PROVIDED RECORDS:
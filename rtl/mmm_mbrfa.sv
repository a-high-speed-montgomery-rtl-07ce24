// Modified barrel register full adder (MBRFA).
//
// Holds the multiplier A in carry-save form in two shift registers RA1 and
// RA2 and turns it into binary bits on the fly. Two chained full adders add
// the two lowest bits of RA1 and RA2 and the stored carry, giving A(i+1)
// (with carry(i+1)) and A(i+2) (with carry(i+2)) in the same cycle. When the
// look-ahead unit signals bypass(i+1), carry(i+2) is stored and both
// registers shift right by two; otherwise carry(i+1) is stored and they
// shift by one. Zeros enter from the top, so bits above the operand read as
// the dummy zeros of the extended operand. This structure is the
// published MBRFA.
//
// Interface: load (priority) captures a1/a2 and clears the carry; step
// advances by one or two bits according to bypass. a_n1/a_n2 are
// combinational from the registers. Reset clears everything (own choice).
module mmm_mbrfa
  import mmm_pkg::*;
#(
  parameter int unsigned AW = 1026  // operand width, K + 2
) (
  input  logic          clk,
  input  logic          rst_n,
  input  logic          load,
  input  logic [AW-1:0] a1,
  input  logic [AW-1:0] a2,
  input  logic          step,
  input  logic          bypass,
  output logic          a_n1,    // A(i+1)
  output logic          a_n2     // A(i+2)
);

  logic [AW-1:0] ra1, ra2;
  logic          carry_q;
  logic          c_n1, c_n2;

  assign {c_n1, a_n1} = fa(ra1[0], ra2[0], carry_q);
  assign {c_n2, a_n2} = fa(ra1[1], ra2[1], c_n1);

  always_ff @(posedge clk or negedge rst_n) begin
    if (!rst_n) begin
      ra1     <= '0;
      ra2     <= '0;
      carry_q <= 1'b0;
    end else if (load) begin
      ra1     <= a1;
      ra2     <= a2;
      carry_q <= 1'b0;
    end else if (step) begin
      if (bypass) begin
        ra1     <= ra1 >> 2;
        ra2     <= ra2 >> 2;
        carry_q <= c_n2;
      end else begin
        ra1     <= ra1 >> 1;
        ra2     <= ra2 >> 1;
        carry_q <= c_n1;
      end
    end
  end

endmodule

PROBLEM TO WORK ON:
Repeat exactly the lines that run from the opening of the listing through the line holding "stored and both". Leave out everything else.

ANSWER BOX:
filename rtl/mmm_mbrfa.sv
repository a-high-speed-montgomery-rtl-07ce24
// Modified barrel register full adder (MBRFA).
//
// Holds the multiplier A in carry-save form in two shift registers RA1 and
// RA2 and turns it into binary bits on the fly. Two chained full adders add
// the two lowest bits of RA1 and RA2 and the stored carry, giving A(i+1)
// (with carry(i+1)) and A(i+2) (with carry(i+2)) in the same cycle. When the
// look-ahead unit signals bypass(i+1), carry(i+2) is stored and both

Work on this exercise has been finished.